Rabe, like Leiserowitz, believes that support for action on climate change is greater than many politicians believe and that politicians have been needlessly timid about calling on the public to make sacrifices to slow global warming. For example, rather than make a case to Americans for tough action - including a modest carbon tax - Congress seems intent on watering down carbon cap-and-trade legislation to make it “politically palatable”, he says. And despite a desperate need in many states for revenue, “they won’t use the ‘T’ word” and raise gasoline taxes that would generate funds and cut driving, Rabe notes.
“Most of what has been enacted is really not asking much in the way of behavioural changes, or would cost (people) much,” he says. While many state leaders have moved more aggressively, national leaders have been “timid, in the sense of not really pushing Americans to confront the complexity of all of this and the possible transitions that may have to be made.”
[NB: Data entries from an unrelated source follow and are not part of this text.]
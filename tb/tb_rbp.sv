// Testbench of one range bin processor (hard-wired address 5).
//  * Table 17 of the document: gain 0, PInc 0, the 32 phase samples in the
//    order 00, 10, 01, 11, ..., 0F, 1F, each I/Q output compared with the
//    published value, and appearing exactly five clocks after its sample.
//  * Random streams (random phase, PSV, incoming partial sum, overflow and
//    ODV flags) with several coefficient sets, checked cycle by cycle against
//    sum_out = sum_in + term(sample four clocks earlier), the term computed
//    with real arithmetic; sample_out is the sample two clocks later.
//  * Programming: a word for another address changes nothing; a PRB word for
//    this address only reaches the preload register, the bin keeps the old
//    coefficients until a UNP word arrives (double buffering).
//  * URB = 0: the bin adds nothing and raises no ODV.
//  * Operate/Maintenance low at random cycles: every output holds, and the
//    stream continues afterwards as if the frozen clocks had not happened.
module tb_rbp;
  import dis_pkg::*;
  import tb_ref_pkg::*;

  localparam logic [ADDR_W-1:0] MY_ADDR = 9'd5;
  localparam logic [15:0] T17_IQ [64] = '{
    16'h0003, 16'h0000, 16'hFFFC, 16'h0000, 16'h0003, 16'h0000, 16'hFFFC, 16'hFFFF,
    16'h0003, 16'h0001, 16'hFFFC, 16'hFFFE, 16'h0003, 16'h0002, 16'hFFFC, 16'hFFFD,
    16'h0002, 16'h0002, 16'hFFFD, 16'hFFFD, 16'h0002, 16'h0003, 16'hFFFD, 16'hFFFC,
    16'h0001, 16'h0003, 16'hFFFE, 16'hFFFC, 16'h0000, 16'h0003, 16'hFFFF, 16'hFFFC,
    16'h0000, 16'h0003, 16'h0000, 16'hFFFC, 16'hFFFF, 16'h0003, 16'h0000, 16'hFFFC,
    16'hFFFE, 16'h0003, 16'h0001, 16'hFFFC, 16'hFFFD, 16'h0003, 16'h0002, 16'hFFFC,
    16'hFFFD, 16'h0002, 16'h0002, 16'hFFFD, 16'hFFFC, 16'h0002, 16'h0003, 16'hFFFD,
    16'hFFFC, 16'h0001, 16'h0003, 16'hFFFE, 16'hFFFC, 16'h0000, 16'h0003, 16'hFFFF
  };
  localparam int LEN = 400;

  logic    clk = 1'b0;
  logic    rst_n;
  logic    oper;
  sample_t sample_in;
  logic    clk_prog_in;
  prog_t   prog_in;
  sum_t    sum_in;
  sample_t sample_out;
  logic    clk_prog_out;
  prog_t   prog_out;
  sum_t    sum_out;

  int checks = 0, failures = 0;

  rbp #(.ADDR(MY_ADDR)) dut (.*);

  always #5 clk = ~clk;

  initial begin : watchdog
    #1000000;
    failures++;
    $display("TB_RESULT checks=%0d failures=%0d", checks, failures);
    $finish;
  end

  task automatic check(input bit ok, input string what);
    checks++;
    if (!ok) begin
      failures++;
      $display("FAIL: %s", what);
    end
  endtask

  task automatic tick();
    @(negedge clk);
  endtask

  // coefficients in use (model)
  int c_urb, c_gain, c_pinc;

  task automatic send_prog(input int addr, input bit prb, input bit unp,
                           input int urb, input int gain, input int pinc);
    prog_in = '0;
    prog_in.prb = prb; prog_in.unp = unp; prog_in.sel = ADDR_W'(addr);
    prog_in.urb = urb[0]; prog_in.gain = gain_t'(gain); prog_in.pinc = phase_t'(pinc);
    tick();
    check(prog_out == prog_in, "programming word passed on after one clock");
    prog_in = '0;
    repeat (2) tick();
  endtask

  // stimulus and captured outputs, indexed by active clock
  sample_t s_in [LEN];
  sum_t    y_in [LEN];
  logic    cp_in [LEN];
  sum_t    y_out [LEN + 1];
  sample_t s_out [LEN + 1];
  logic    cp_out [LEN + 1];

  // Drive LEN active clocks of stimulus (random unless table17), with
  // optional random freezes; then compare with the model.
  task automatic run(input bit table17, input bit freeze, input string name);
    int a, j;
    bit prev;
    sum_t held;
    sample_t sheld;
    int ti, tq, ei, eq, fi, fq;
    bit vld;
    for (int n = 0; n < LEN; n++) begin
      if (table17) begin
        s_in[n].psv = (n < 32);
        s_in[n].phase = phase_t'((n % 2 == 0) ? n / 2 : n / 2 + 16);
        y_in[n] = '0;
      end else begin
        s_in[n].psv = 1'($urandom);
        s_in[n].phase = phase_t'($urandom);
        y_in[n].i = 16'($urandom); y_in[n].q = 16'($urandom);
        if ($urandom % 4 == 0) begin  // near the limits to provoke overflow
          y_in[n].i = ($urandom % 2) ? 16'sh7F80 : 16'sh8070;
          y_in[n].q = ($urandom % 2) ? 16'sh7F80 : 16'sh8070;
        end
        y_in[n].iof = ($urandom % 8) == 0;
        y_in[n].qof = ($urandom % 8) == 0;
        y_in[n].odv = 1'($urandom);
      end
      cp_in[n] = 1'($urandom);
    end
    a = 0; j = 0; prev = 1'b1;
    held = sum_out; sheld = sample_out;
    while (a <= LEN) begin
      tick();
      if (prev) begin
        y_out[a] = sum_out; s_out[a] = sample_out; cp_out[a] = clk_prog_out;
        held = sum_out; sheld = sample_out;
        a++;
      end else begin
        check(sum_out == held && sample_out == sheld, $sformatf("%s: hold while frozen", name));
      end
      oper = (freeze && ($urandom % 4 == 0)) ? 1'b0 : 1'b1;
      if (a > LEN) oper = 1'b1;
      prev = oper;
      if (oper) begin
        if (j < LEN) begin
          sample_in = s_in[j]; sum_in = y_in[j]; clk_prog_in = cp_in[j];
        end else begin
          sample_in = '0; sum_in = '0; clk_prog_in = 1'b0;
        end
        j++;
      end
    end
    oper = 1'b1;
    sample_in = '0; sum_in = '0; clk_prog_in = 1'b0;
    repeat (6) tick();  // flush the pipeline for the next run
    // y_out[k+1] = y_in[k] + term(s_in[k-4])
    for (int k = 0; k < LEN; k++) begin
      vld = (k >= 4) && s_in[k-4].psv && (c_urb != 0);
      ti = vld ? ref_term(ref_cos(int'(s_in[k-4].phase) + c_pinc), c_gain) : 0;
      tq = vld ? ref_term(ref_sin(int'(s_in[k-4].phase) + c_pinc), c_gain) : 0;
      ei = wrap16(int'(y_in[k].i) + ti);
      eq = wrap16(int'(y_in[k].q) + tq);
      fi = int'(y_in[k].iof) | int'(ei != int'(y_in[k].i) + ti);
      fq = int'(y_in[k].qof) | int'(eq != int'(y_in[k].q) + tq);
      check(int'(y_out[k+1].i) == ei && int'(y_out[k+1].q) == eq,
            $sformatf("%s: sum %0d got %0d,%0d expected %0d,%0d", name, k,
                      y_out[k+1].i, y_out[k+1].q, ei, eq));
      check(int'(y_out[k+1].iof) == fi && int'(y_out[k+1].qof) == fq,
            $sformatf("%s: overflow flags %0d", name, k));
      check(y_out[k+1].odv == (y_in[k].odv | vld), $sformatf("%s: ODV %0d", name, k));
      if (k + 2 <= LEN)
        check(s_out[k+2] == s_in[k] && cp_out[k+2] == cp_in[k],
              $sformatf("%s: sample passed on after two clocks (%0d)", name, k));
      if (table17 && k >= 4 && k < 36)
        check(y_out[k+1].i == T17_IQ[2*(k-4)] && y_out[k+1].q == T17_IQ[2*(k-4)+1],
              $sformatf("%s: Table 17 row %0d, five clocks after its sample", name, k - 4));
    end
  endtask

  initial begin
    rst_n = 1'b0; oper = 1'b1; sample_in = '0; clk_prog_in = 1'b0; prog_in = '0; sum_in = '0;
    c_urb = 0; c_gain = 0; c_pinc = 0;
    repeat (2) tick();
    rst_n = 1'b1;
    tick();

    run(1'b0, 1'b0, "after reset (URB 0)");

    send_prog(MY_ADDR, 1, 0, 1, 0, 0);
    run(1'b0, 1'b0, "preloaded only");
    send_prog(0, 0, 1, 0, 0, 0);
    c_urb = 1; c_gain = 0; c_pinc = 0;
    run(1'b1, 1'b0, "Table 17");

    send_prog(MY_ADDR + 1, 1, 0, 1, 9, 3);   // other bin
    send_prog(0, 0, 1, 0, 0, 0);
    run(1'b0, 1'b0, "other address ignored");

    send_prog(MY_ADDR, 1, 0, 1, 13, 21);
    run(1'b0, 1'b0, "new coefficients waiting in preload");
    send_prog(0, 0, 1, 0, 0, 0);
    c_gain = 13; c_pinc = 21;
    run(1'b0, 1'b0, "gain 13 PInc 21");
    run(1'b0, 1'b1, "gain 13 PInc 21 with freezes");

    send_prog(MY_ADDR, 1, 0, 1, 15, 7);
    send_prog(0, 0, 1, 0, 0, 0);
    c_gain = 15; c_pinc = 7;
    run(1'b0, 1'b1, "gain 15 PInc 7 with freezes");

    send_prog(MY_ADDR, 1, 1, 0, 4, 4);       // PRB and UNP in one word
    run(1'b0, 1'b0, "PRB and UNP together load preload only");
    send_prog(0, 0, 1, 0, 0, 0);
    c_urb = 0;
    run(1'b0, 1'b0, "bin not used");

    $display("TB_RESULT checks=%0d failures=%0d", checks, failures);
    $finish;
  end
endmodule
For example, he asks, “At what point can we speak with more transparency about the whole question of energy transformation? For any political leader who really wants to take the lead on the issue, there is tremendous reluctance to be very specific about price ramifications.”
Some of Barack Obama’s top appointees, such as Energy Secretary Steven Chu and economic advisor Lawrence Summers, have written about the need for carbon pricing, but have not pushed it aggressively in Washington, Rabe notes. Even good ideas such as basing car insurance or state vehicle registration fees on miles driven gets few advocates willing to espouse a sensible - yet unpopular - idea.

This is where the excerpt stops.